Stored data:
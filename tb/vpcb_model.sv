// vpcb_model - behavioural model of the voltage scaling board.
//
// Not synthesizable; for simulation only. An SPI slave (mode 0, MSB first)
// takes 16-bit frames; a frame whose first byte is the write-wiper command
// 0x11 sets the 8-bit wiper code. The regulator output follows the code
// linearly, vccint_mv = 500 + 2 * code (code 60 -> 620 mV, code 250 ->
// 1000 mV), a transfer function chosen for the bench. The output starts at
// INIT_CODE.
module vpcb_model #(
  parameter int INIT_CODE = 250
) (
  input  logic spi_cs_n,
  input  logic spi_sclk,
  input  logic spi_mosi,
  output int   vccint_mv,
  output int   frames
);
  logic [15:0] sh;
  int nbits;
  int code = INIT_CODE;

  initial frames = 0;

  always @(negedge spi_cs_n) begin
    nbits = 0;
    sh = '0;
  end
  always @(posedge spi_sclk) if (!spi_cs_n) begin
    sh = {sh[14:0], spi_mosi};
    nbits++;
  end
  always @(posedge spi_cs_n) begin
    if (nbits == 16 && sh[15:8] == 8'h11) begin
      code = int'(sh[7:0]);
      frames++;
    end
  end

  assign vccint_mv = 500 + 2 * code;
endmodule
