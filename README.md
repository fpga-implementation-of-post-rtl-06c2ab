# Ternary polynomial multipliers for NTRU Prime encryption

Streamlined NTRU Prime encryption spends most of its time on one product:

    e(x) = h(x) · r(x) + m(x)   in   Z_q[x] / (x^n − x − 1)

Here `h` is the public key, with full-size coefficients in `[0, q)`. `r` and `m` are *small* polynomials whose coefficients are
only −1, 0 or +1. Because `r` is ternary, the product needs no multipliers.
Each coefficient of `r` either adds `h`, subtracts `h`, or does nothing, to a
suitably shifted accumulator. This RTL provides four hardware multipliers
for this product. They trade area against clock cycles:

| multiplier | idea | cycles for one product |
|---|---|---|
| TPM-I   (`tpm1`) | one coefficient of `r` per cycle | N (+1 load cycle) |
| TPM-II  (`tpm2`) | "x²-net": two coefficients of `r` per cycle | ⌈N/2⌉ |
| TPM-III (`tpm3`) | one coefficient per cycle, or three zeros at once | depends on `r` (≤ N) |
| TPM-IV  (`tpm4`) | recodes `r` into 3-bit codes that each cover 1–4 coefficients | depends on `r` |

All four are fully parallel: there is one arithmetic unit per coefficient, so N of them. The default
size is the NTRU parameter set ees401ep1: N = 401 and q = 2048, which gives 11-bit coefficients.
`ntru_prime_tpm_top` places the four side by side on shared operand
buses.

The architectures come from Xi Gao, *FPGA Implementation of Post-Quantum
Cryptography Recommended by NIST* (MASc thesis, University of Windsor, 2021).
This RTL follows that work's coefficient scanning, code tables and cycle
counts. It departs from it in where the shifting happens (next section).

## The ring, and why `h` shifts instead of `e`

Multiplying by `x` in this ring is a linear feedback shift register step.
Since xⁿ = x + 1, the top coefficient falls off the end and is added back at
positions 0 and 1:

    (x·a)_0 = a_{n-1}     (x·a)_1 = a_0 + a_{n-1} mod q     (x·a)_k = a_{k-1}

`ring_xmul` is this step, written as combinational logic. Chaining k copies gives `x^k·a`.

The original architectures drew a ring of `e` registers rotating past a fixed `h`.
The registers start at `m`, and after n rotations they are back in place. That
works for NTRUEncrypt's ring, xⁿ − 1, where a full rotation is the
identity. In xⁿ − x − 1, xⁿ is not 1. A rotating, LFSR-style `e` register would
therefore end up holding x⁻ⁿ·m + … instead of m + h·r.

This design keeps the schedule but swaps the roles:

* each `e_k` is an accumulator that stays where it is, preloaded with `m_k`
  (−1 stored as q−1);
* the `h` register is the LFSR. After j coefficients of `r` have been consumed,
  it holds `x^j·h mod (xⁿ − x − 1)`;
* in each cycle every slice adds ±(some power of x applied to h)_k to `e_k`. When a
  code consumes d coefficients, `h` moves forward by d LFSR steps.

After all of `r` has been scanned, `e = m + Σ r_j x^j h = m + h·r`, with the coefficients in natural
order. The original architectures select among neighbouring `e` registers,
for example `e_{k+2}` to skip three zeros. Here the selection is among LFSR taps of `h`
(`x·h`, `x³·h`, …). The number of selections and the cycle counts are unchanged.
The register count is also unchanged: N words of `h` plus N words of `e`.

## Coefficient codes

Ternary coefficients of `r` and `m` travel as 2-bit `trit_t` values:
`01` = +1, `00` = 0, `11` = −1. Bit 0 means "nonzero" and bit 1 means "negative", so a
unit can use bit 1 as the subtract control and bit 0 as the enable. The fourth
code, `10`, is unused on the inputs and is read as 0.

**TPM-II** takes coefficients in pairs (r_{2j}, r_{2j+1}). r_{2j} weights
`x^{2j}·h` and r_{2j+1} weights the next tap, `x^{2j+1}·h`. When N is odd, a zero
coefficient r_N is appended. The two terms and the accumulator are summed by
`mod_csa3`: a carry-save layer, one carry-propagate adder, and then subtraction of 0, q or
2q.

**TPM-III** recodes `r` on the fly, lowest coefficient first (`tpm3_encoder`):

| next coefficients | code `t` | consumed | effect |
|---|---|---|---|
| 0, 0, 0 | `10` | 3 | e unchanged, h ← x³h |
| 0 | `00` | 1 | e unchanged, h ← xh |
| +1 | `01` | 1 | e += h, h ← xh |
| −1 | `11` | 1 | e −= h, h ← xh |

Zeros are grouped only while at least three coefficients remain.

**TPM-IV** uses a 3-bit code (`tpm4_encoder`, `tpm4_au`). `t[2:1]` says how many
zeros come before the nonzero coefficient. `t[0]` is that coefficient's sign.

| next coefficients | `t` | consumed | added to e |
|---|---|---|---|
| 0, 0, 0, 0 | `000` | 4 | — |
| 0, 0, 0, then ±1 or end | `001` | 3 | — |
| 0, 0, ±1 | `010` / `011` | 3 | ±x²h |
| 0, ±1 | `100` / `101` | 2 | ±xh |
| ±1 | `110` / `111` | 1 | ±h |

The rules are checked in priority order from the bottom row up. If only one or
two zeros are left at the end, no cycle is spent on them. In the original design
this leftover count (the "phase shift") says how the rotated result must be read
back. Here `e` never rotates, so the result needs no reordering. `tpm4` still reports the
count on its `phase` output.

## Modular arithmetic

Every adder is written for a general modulus `Q`. A subtraction adds `Q − h`,
and the sum is reduced by comparing it with `Q` (and with `2Q` in `mod_csa3`). For the default
Q = 2048 = 2^11, this reduces to plain 11-bit wrap-around: it is the adder with
inverted operand and carry-in of the original arithmetic unit, and synthesis
removes the comparisons. The same RTL is correct for a prime `Q`, as NTRU
Prime itself uses. The testbenches also run with Q = 2297.

## Interface and timing

Every multiplier has the same ports:

| port | dir | meaning |
|---|---|---|
| `clk`, `rst_n` | in | rising-edge clock; asynchronous active-low reset (control state only) |
| `start` | in | when idle: load `h`, `r`, `msg` on this edge and begin; ignored while busy |
| `h[N]` | in | M-bit coefficients, M = ⌈log2 Q⌉ |
| `r[N]`, `msg[N]` | in | `trit_t` coefficients |
| `busy` | out | high during the multiply cycles |
| `done` | out | one-cycle pulse as `busy` falls |
| `e[N]` | out | result, valid from `done` until the next `start` |
| `phase` | out | `tpm4` only: leftover trailing zeros (0–2) of the last operation |

The operands only need to be valid on the edge where `start` is taken. `busy` then stays
high for exactly the number of cycles in the table at the top. With the load
edge, TPM-I takes N + 1 cycles, which is 402 for N = 401.

`ntru_prime_tpm_top` adds no logic of its own. It shares `h`, `r` and `msg`, and gives each
multiplier its own bit of `start`, `busy` and `done`. The results come out on `e1`–`e4`,
and TPM-IV's phase value on `phase4`.

Parameters: `N` (default 401), `Q` (default 2048) and `M` (default `$clog2(Q)`).
The multipliers have been simulated at N = 37, 41, 401, 449, 677 and 1087. TPM-IV
needs N ≥ 3, so that the first code is never empty. Each parameter set needs its
own N, because the ring is fixed when the design is elaborated.

## Cycle counts measured

`tb/tb_workloads.sv` runs the comparison set of each security level. `r` has d_r
coefficients at +1 and d_r at −1, random placement, q = 2048, and the figures are averages
over 3 products:

| set | n | d_r | TPM-I | TPM-II | TPM-III | TPM-IV | published TPM-III / TPM-IV averages |
|---|---|---|---|---|---|---|---|
| ees401ep1 | 401 | 113 | 401 | 201 | ≈363 | ≈244 | 381 / 246 |
| ees449ep1 | 449 | 134 | 449 | 225 | ≈410 | ≈286 | 431 / 286 |
| ees677ep1 | 677 | 157 | 677 | 339 | ≈565 | ≈364 | 620 / 367 |
| ees1087ep2 | 1087 | 120 | 1087 | 544 | ≈646 | ≈420 | 872 / 420 |

TPM-I and TPM-II match the published counts exactly. TPM-IV matches the published
averages to within a few cycles, which is the spread of a random sample. The published
TPM-III averages come out as n minus the average number of three-zero groups:
for example, 401 − 20.3 ≈ 381 and 677 − 57 = 620. That counts one cycle saved per group.
A group takes one cycle where three single zeros take three, so each group saves two cycles.
The measured counts agree with n − 2·(groups): about 401 − 2·19 = 363. TPM-III is
therefore faster than its published figure suggests. Its hardware is unaffected.

Clock frequency and FPGA resource use have not been measured for this RTL.

## Files

| file | content |
|---|---|
| `rtl/ntru_pkg.sv` | `trit_t`, TPM-III/IV code enums, default sizes |
| `rtl/mod_addsub.sv` | (a ± b) mod Q |
| `rtl/mod_csa3.sv` | (a + b + c) mod Q, carry-save |
| `rtl/ring_xmul.sv` | one LFSR step, multiply by x modulo xⁿ − x − 1 |
| `rtl/tpm1_au.sv` … `rtl/tpm4_au.sv` | per-coefficient arithmetic units |
| `rtl/tpm3_encoder.sv`, `rtl/tpm4_encoder.sv` | on-the-fly recoding of `r` |
| `rtl/tpm1.sv` … `rtl/tpm4.sv` | the four multipliers |
| `rtl/ntru_prime_tpm_top.sv` | all four side by side |
| `tb/tb_ref_pkg.sv` | reference ring product, code-count models |
| `tb/tpm_env.sv`, `tb/wl_env.sv` | reusable checking environments |
| `tb/tb_*.sv` | one testbench per module, plus `tb_workloads` |

## Verification

Every testbench is self-checking. Each one ends with a line
`TB_RESULT checks=<n> failures=<n>` and has a cycle watchdog. The reference
product in `tb_ref_pkg` is computed independently of the RTL: a schoolbook product into 2n−1
coefficients, then the top coefficients are folded down with x^k = x^{k−n+1} + x^{k−n}.

* The arithmetic units, `mod_csa3` and `ring_xmul` are checked against integer
  arithmetic for Q = 2048 and Q = 2297 with random operands, and the
  TPM-I/TPM-II units, `mod_csa3` and `ring_xmul` also with the extreme
  values 0 and Q−1. The encoders are checked exhaustively
  over every window of codes and every remaining-count value.
* `tb_tpm1` … `tb_tpm4` each run 24 products at N = 37, Q = 2048, and another
  24 at N = 41, Q = 2297. The patterns include all zero, all +1, all −1, zero runs of every length, random
  densities, the unused code `10`, and tails of one and two zeros. The testbenches check every coefficient,
  the exact busy-cycle count, the done pulse and the TPM-IV `phase`. They also change the inputs while the multiplier is busy,
  to show that operands are sampled only at `start`.
* `tb_ntru_prime_tpm_top` is the full-size run: default parameters, 5 products through
  all four multipliers at once, including a `start` pulse while busy, which must be ignored. It counts the
  mechanisms: odd-N padding, three-zero codes, each of the eight TPM-IV codes,
  and the one- and two-zero tails. It fails if any of them never occurs.
* `tb_workloads` is the table above. The run, including compilation, takes about two minutes.

To run one with Verilator:

    verilator --binary --timing --assert -Irtl -Itb -y rtl -y tb +libext+.sv \
        rtl/ntru_pkg.sv tb/tb_ref_pkg.sv tb/tb_ntru_prime_tpm_top.sv \
        --top-module tb_ntru_prime_tpm_top -o sim
    ./obj_dir/sim

## What is not here

Only the encryption product is implemented. The rest of NTRU Prime is not:

* key generation, which needs inversion in R/3 and R/q;
* rounding of h·r to multiples of 3;
* hashing to a session key;
* decryption.

The original work gives these only as algorithm steps, with no hardware for them.
Operands enter and leave on N-word parallel buses. A real system would load
them through memory or a narrower port, which is not specified here.
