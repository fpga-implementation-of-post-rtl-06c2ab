// ntru_pkg: types and constants shared by the NTRU Prime truncated polynomial
// multipliers (TPM-I to TPM-IV).
//
// The multipliers compute e(x) = h(x) r(x) + m(x) in Z_q[x]/(x^n - x - 1).
// Coefficients of the small polynomials r and m are ternary and travel as
// 2-bit codes: 2'b01 = +1, 2'b00 = 0, 2'b11 = -1. This coding is the one the
// architecture is built around (bit 0 says "nonzero", bit 1 says "negative").
// The fourth code 2'b10 is unused on inputs and is read as 0; TPM-III reuses it
// internally to mean "three zeros in a row".
//
// Default sizes are those of parameter set ees401ep1 (n = 401, q = 2048), the
// set used first in every comparison of the four multipliers.
//
// The 2-bit and 3-bit code values follow the original architecture's code
// tables; reading the unused input code 10 as zero is this design's choice.
package ntru_pkg;

  parameter int unsigned N_DEFAULT = 401;
  parameter int unsigned Q_DEFAULT = 2048;

  typedef enum logic [1:0] {
    TRIT_ZERO = 2'b00,
    TRIT_POS  = 2'b01,
    TRIT_RSV  = 2'b10,  // unused on inputs, treated as zero
    TRIT_NEG  = 2'b11
  } trit_t;

  // TPM-III control code t_i (two bits)
  typedef enum logic [1:0] {
    T3_ZERO  = 2'b00,   // r_j = 0, advance one coefficient
    T3_POS   = 2'b01,   // r_j = +1
    T3_ZERO3 = 2'b10,   // r_j = r_j+1 = r_j+2 = 0, advance three
    T3_NEG   = 2'b11    // r_j = -1
  } t3_t;

  // TPM-IV control code t_i (three bits): t[2:1] selects how many zeros are
  // skipped before the nonzero coefficient, t[0] is its sign.
  typedef enum logic [2:0] {
    T4_Z4   = 3'b000,   // 0,0,0,0      : advance 4, no add
    T4_Z3   = 3'b001,   // 0,0,0,(+-1)  : advance 3, no add
    T4_Z2P  = 3'b010,   // 0,0,+1       : add +x^2 h, advance 3
    T4_Z2N  = 3'b011,   // 0,0,-1       : add -x^2 h, advance 3
    T4_Z1P  = 3'b100,   // 0,+1         : add +x h,   advance 2
    T4_Z1N  = 3'b101,   // 0,-1         : add -x h,   advance 2
    T4_Z0P  = 3'b110,   // +1           : add +h,     advance 1
    T4_Z0N  = 3'b111    // -1           : add -h,     advance 1
  } t4_t;

  // A trit is nonzero only for the two legal nonzero codes.
  function automatic logic trit_nz(trit_t t);
    return t == TRIT_POS || t == TRIT_NEG;
  endfunction

  function automatic logic trit_neg(trit_t t);
    return t == TRIT_NEG;
  endfunction

endpackage
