// mod_addsub: (a + b) mod Q or (a - b) mod Q for a, b in [0, Q).
//
// Subtraction adds Q - b, so both cases become one addition of two values
// below 2Q followed by one conditional subtraction of Q. When Q is a power of
// two, Q - b is the two's complement of b and the conditional subtraction is
// just the dropped carry, which is the plain m-bit adder with inverted operand
// and carry-in used by the TPM-I arithmetic unit. Any other Q (for example a
// prime q of NTRU Prime) is reduced correctly as well. Purely combinational.
//
// The inverted-operand adder follows the original TPM-I arithmetic unit; the
// comparison against Q, which makes a prime Q work too, is this design's own.
module mod_addsub #(
  parameter int unsigned Q = ntru_pkg::Q_DEFAULT,
  parameter int unsigned M = $clog2(Q)
) (
  input  logic [M-1:0] a,
  input  logic [M-1:0] b,
  input  logic         sub,
  output logic [M-1:0] s
);
  localparam logic [M:0] QW = (M+1)'(Q);

  logic [M:0] bb, sum;

  always_comb begin
    bb  = sub ? QW - {1'b0, b} : {1'b0, b};
    sum = {1'b0, a} + bb;
    if (sum >= QW) sum = sum - QW;
    s   = sum[M-1:0];
  end
endmodule
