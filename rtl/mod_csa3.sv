// mod_csa3: modular three-operand adder, s = (a + b + c) mod Q.
//
// Used by the TPM-II arithmetic unit, which adds the accumulator and two
// signed h terms in one cycle. A carry-save layer (one full adder per bit)
// first compresses the three operands into a sum word and a carry word, a
// single carry-propagate adder then combines them, and the result (below 3Q)
// is brought into [0, Q) by subtracting 0, Q or 2Q. For Q a power of two the
// reduction is only the truncation to M bits.
// Operand ranges: a in [0, Q); b and c in [0, Q] (Q itself stands for the
// negation of zero). Purely combinational.
//
// The carry-save layer followed by one adder follows the original TPM-II unit;
// the reduction by 0, Q or 2Q for a general Q is this design's own.
module mod_csa3 #(
  parameter int unsigned Q = ntru_pkg::Q_DEFAULT,
  parameter int unsigned M = $clog2(Q)
) (
  input  logic [M-1:0] a,
  input  logic [M:0]   b,
  input  logic [M:0]   c,
  output logic [M-1:0] s
);
  localparam int unsigned W = M + 3;
  localparam logic [W-1:0] Q1 = W'(Q);
  localparam logic [W-1:0] Q2 = W'(2 * Q);

  logic [W-1:0] aw, bw, cw, ps, pc, sum;

  always_comb begin
    aw  = W'(a);
    bw  = W'(b);
    cw  = W'(c);
    // carry-save layer: per-bit full adders
    ps  = aw ^ bw ^ cw;
    pc  = ((aw & bw) | (aw & cw) | (bw & cw)) << 1;
    // carry-propagate adder
    sum = ps + pc;
    // modular correction
    if (sum >= Q2)      sum = sum - Q2;
    else if (sum >= Q1) sum = sum - Q1;
    s = sum[M-1:0];
  end
endmodule
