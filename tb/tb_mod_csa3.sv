// tb_mod_csa3: checks the three-operand modular adder for Q = 2048 and the
// prime Q = 2297, with operands at the ends of their ranges (0, Q-1, and Q
// for b and c) and random values.
module tb_mod_csa3;
  logic clk = 1'b0;
  always #5 clk = ~clk;

  int checks = 0, failures = 0;

  logic [10:0] a0, s0;
  logic [11:0] b0, c0;
  logic [11:0] a1, s1;
  logic [12:0] b1, c1;

  mod_csa3 #(.Q(2048)) u0 (.a(a0), .b(b0), .c(c0), .s(s0));
  mod_csa3 #(.Q(2297)) u1 (.a(a1), .b(b1), .c(c1), .s(s1));

  function automatic int val(int i, int q);
    case (i % 6)
      0: return q;
      1: return q - 1;
      2: return 0;
      default: return int'($urandom_range(q));
    endcase
  endfunction

  initial begin
    for (int i = 0; i < 5000; i++) begin
      a0 = 11'($urandom_range(2047)); b0 = 12'(val(i, 2048)); c0 = 12'(val(i / 6, 2048));
      a1 = 12'($urandom_range(2296)); b1 = 13'(val(i, 2297)); c1 = 13'(val(i / 6, 2297));
      if (i % 10 == 0) begin a0 = 11'd2047; a1 = 12'd2296; end
      @(posedge clk);
      checks += 2;
      if (int'(s0) != (int'(a0) + int'(b0) + int'(c0)) % 2048) begin
        failures++;
        if (failures < 5) $display("Q=2048 %0d+%0d+%0d -> %0d", a0, b0, c0, s0);
      end
      if (int'(s1) != (int'(a1) + int'(b1) + int'(c1)) % 2297) begin
        failures++;
        if (failures < 5) $display("Q=2297 %0d+%0d+%0d -> %0d", a1, b1, c1, s1);
      end
    end
    $display("TB_RESULT checks=%0d failures=%0d", checks, failures);
    $finish;
  end

  initial begin
    repeat (100000) @(posedge clk);
    $display("TB_RESULT checks=%0d failures=%0d", checks, failures + 1);
    $finish;
  end
endmodule
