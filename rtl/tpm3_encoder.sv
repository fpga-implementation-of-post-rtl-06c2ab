// tpm3_encoder: chooses the next TPM-III control code from the coefficients
// of r that have not been scanned yet.
//
// win[0] is the lowest unscanned coefficient, rem how many are left. When the
// next three are all zero (and at least three remain) the code is 10 and three
// coefficients are consumed; otherwise the code is that of win[0] itself
// (00, 01 or 11) and one is consumed. Purely combinational.
//
// The codes follow the original TPM-III recoding; the greedy grouping from the
// lowest coefficient and producing it in hardware are this design's choice.
module tpm3_encoder
  import ntru_pkg::*;
#(
  parameter int unsigned N  = N_DEFAULT,
  parameter int unsigned CW = $clog2(N + 1)
) (
  input  trit_t         win [3],
  input  logic [CW-1:0] rem,
  output t3_t           t,
  output logic [2:0]    step
);
  always_comb begin
    if (rem >= CW'(3) && !trit_nz(win[0]) && !trit_nz(win[1]) && !trit_nz(win[2])) begin
      t    = T3_ZERO3;
      step = 3'd3;
    end else begin
      if (!trit_nz(win[0]))     t = T3_ZERO;
      else if (trit_neg(win[0])) t = T3_NEG;
      else                       t = T3_POS;
      step = 3'd1;
    end
  end
endmodule
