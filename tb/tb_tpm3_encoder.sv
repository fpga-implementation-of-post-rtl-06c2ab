// tb_tpm3_encoder: exhaustive check of the TPM-III recoding step over every
// window of three coefficient codes (all four 2-bit codes each) and every
// count of remaining coefficients 1..5.
module tb_tpm3_encoder;
  import ntru_pkg::*;
  import tb_ref_pkg::*;

  logic clk = 1'b0;
  always #5 clk = ~clk;

  int checks = 0, failures = 0;

  trit_t      win [3];
  logic [8:0] rem;
  t3_t        t;
  logic [2:0] step;

  tpm3_encoder u_dut (.win(win), .rem(rem), .t(t), .step(step));

  initial begin
    for (int rm = 1; rm <= 5; rm++)
      for (int w = 0; w < 64; w++) begin
        int v [3];
        t3_t et;
        int  es;
        for (int k = 0; k < 3; k++) begin
          // coefficients past the end are zero, as in the multiplier's r register
          win[k] = (k < rm) ? trit_t'((w >> (2 * k)) & 3) : TRIT_ZERO;
          v[k] = tval(win[k]);
        end
        rem = 9'(rm);
        if (rm >= 3 && v[0] == 0 && v[1] == 0 && v[2] == 0) begin
          et = T3_ZERO3; es = 3;
        end else begin
          et = (v[0] > 0) ? T3_POS : (v[0] < 0) ? T3_NEG : T3_ZERO; es = 1;
        end
        @(posedge clk);
        checks += 2;
        if (t != et) begin
          failures++;
          if (failures < 5) $display("rem %0d w %h: t %b expected %b", rm, w, t, et);
        end
        if (int'(step) != es) failures++;
      end
    $display("TB_RESULT checks=%0d failures=%0d", checks, failures);
    $finish;
  end

  initial begin
    repeat (100000) @(posedge clk);
    $display("TB_RESULT checks=%0d failures=%0d", checks, failures + 1);
    $finish;
  end
endmodule
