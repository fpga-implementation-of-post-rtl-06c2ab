// tpm4_encoder: chooses the next TPM-IV control code from the coefficients of
// r that have not been scanned yet.
//
// win[0..3] are the four lowest unscanned coefficients, rem how many are left.
// In priority order:
//   nonzero win[0]                     -> 11s, 1 consumed
//   0, nonzero                         -> 10s, 2 consumed
//   0, 0, nonzero                      -> 01s, 3 consumed
//   0, 0, 0, then nonzero or the end   -> 001, 3 consumed
//   0, 0, 0, 0                         -> 000, 4 consumed
// (s = sign of the nonzero coefficient). A tail of only one or two zeros needs
// no cycle: valid goes low and phase reports the length of that tail (the
// "phase-shift value"). valid is also low when nothing is left. Purely
// combinational.
//
// The codes and the tail rule follow the original TPM-IV recoding; producing
// them in hardware is this design's choice.
module tpm4_encoder
  import ntru_pkg::*;
#(
  parameter int unsigned N  = N_DEFAULT,
  parameter int unsigned CW = $clog2(N + 1)
) (
  input  trit_t         win [4],
  input  logic [CW-1:0] rem,
  output t4_t           t,
  output logic [2:0]    step,
  output logic          valid,
  output logic [1:0]    phase
);
  always_comb begin
    t     = T4_Z4;
    step  = 3'd0;
    valid = 1'b1;
    phase = 2'd0;
    if (rem == '0) begin
      valid = 1'b0;
    end else if (trit_nz(win[0])) begin
      t    = trit_neg(win[0]) ? T4_Z0N : T4_Z0P;
      step = 3'd1;
    end else if (rem == CW'(1)) begin
      valid = 1'b0;
      phase = 2'd1;
    end else if (trit_nz(win[1])) begin
      t    = trit_neg(win[1]) ? T4_Z1N : T4_Z1P;
      step = 3'd2;
    end else if (rem == CW'(2)) begin
      valid = 1'b0;
      phase = 2'd2;
    end else if (trit_nz(win[2])) begin
      t    = trit_neg(win[2]) ? T4_Z2N : T4_Z2P;
      step = 3'd3;
    end else if (rem == CW'(3) || trit_nz(win[3])) begin
      t    = T4_Z3;
      step = 3'd3;
    end else begin
      t    = T4_Z4;
      step = 3'd4;
    end
  end
endmodule
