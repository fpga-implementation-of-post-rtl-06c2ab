// tb_tpm4_encoder: exhaustive check of the TPM-IV recoding step over every
// window of four coefficient codes and every remaining count 0..6: code,
// coefficients consumed, whether a cycle is needed, and the trailing-zero
// (phase) value when it is not.
module tb_tpm4_encoder;
  import ntru_pkg::*;
  import tb_ref_pkg::*;

  logic clk = 1'b0;
  always #5 clk = ~clk;

  int checks = 0, failures = 0;

  trit_t      win [4];
  logic [8:0] rem;
  t4_t        t;
  logic [2:0] step;
  logic       valid;
  logic [1:0] phase;

  tpm4_encoder u_dut (.win(win), .rem(rem), .t(t), .step(step), .valid(valid), .phase(phase));

  initial begin
    for (int rm = 0; rm <= 6; rm++)
      for (int w = 0; w < 256; w++) begin
        int v [4];
        int ec, es, ev, ep, z;
        for (int k = 0; k < 4; k++) begin
          win[k] = (k < rm) ? trit_t'((w >> (2 * k)) & 3) : TRIT_ZERO;
          v[k] = tval(win[k]);
        end
        rem = 9'(rm);
        // leading zeros inside the remaining coefficients, at most 4
        z = 0;
        while (z < 4 && z < rm && v[z] == 0) z++;
        ev = 1; ep = 0; ec = 0; es = 0;
        if (rm == 0) ev = 0;
        else if (z == rm && z <= 2) begin ev = 0; ep = z; end      // tail of 1 or 2 zeros
        else if (z == 4) begin ec = 0; es = 4; end
        else if (z == 3) begin ec = 1; es = 3; end
        else begin
          // z zeros then a nonzero: t[2:1] = 3 - z, t[0] = sign
          ec = (z == 2) ? (v[z] < 0 ? 3 : 2) : (z == 1) ? (v[z] < 0 ? 5 : 4) : (v[z] < 0 ? 7 : 6);
          es = z + 1;
        end
        @(posedge clk);
        checks++;
        if (int'(valid) != ev) failures++;
        if (ev == 1) begin
          checks += 2;
          if (int'(t) != ec) begin
            failures++;
            if (failures < 5) $display("rem %0d w %h: t %b expected %0d", rm, w, t, ec);
          end
          if (int'(step) != es) failures++;
        end else begin
          checks++;
          if (int'(phase) != ep) failures++;
        end
      end
    $display("TB_RESULT checks=%0d failures=%0d", checks, failures);
    $finish;
  end

  initial begin
    repeat (100000) @(posedge clk);
    $display("TB_RESULT checks=%0d failures=%0d", checks, failures + 1);
    $finish;
  end
endmodule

__About this exercise__.
Only the number is wanted: how many lines in the entries above include the word "busy"?

__Your solution__.
7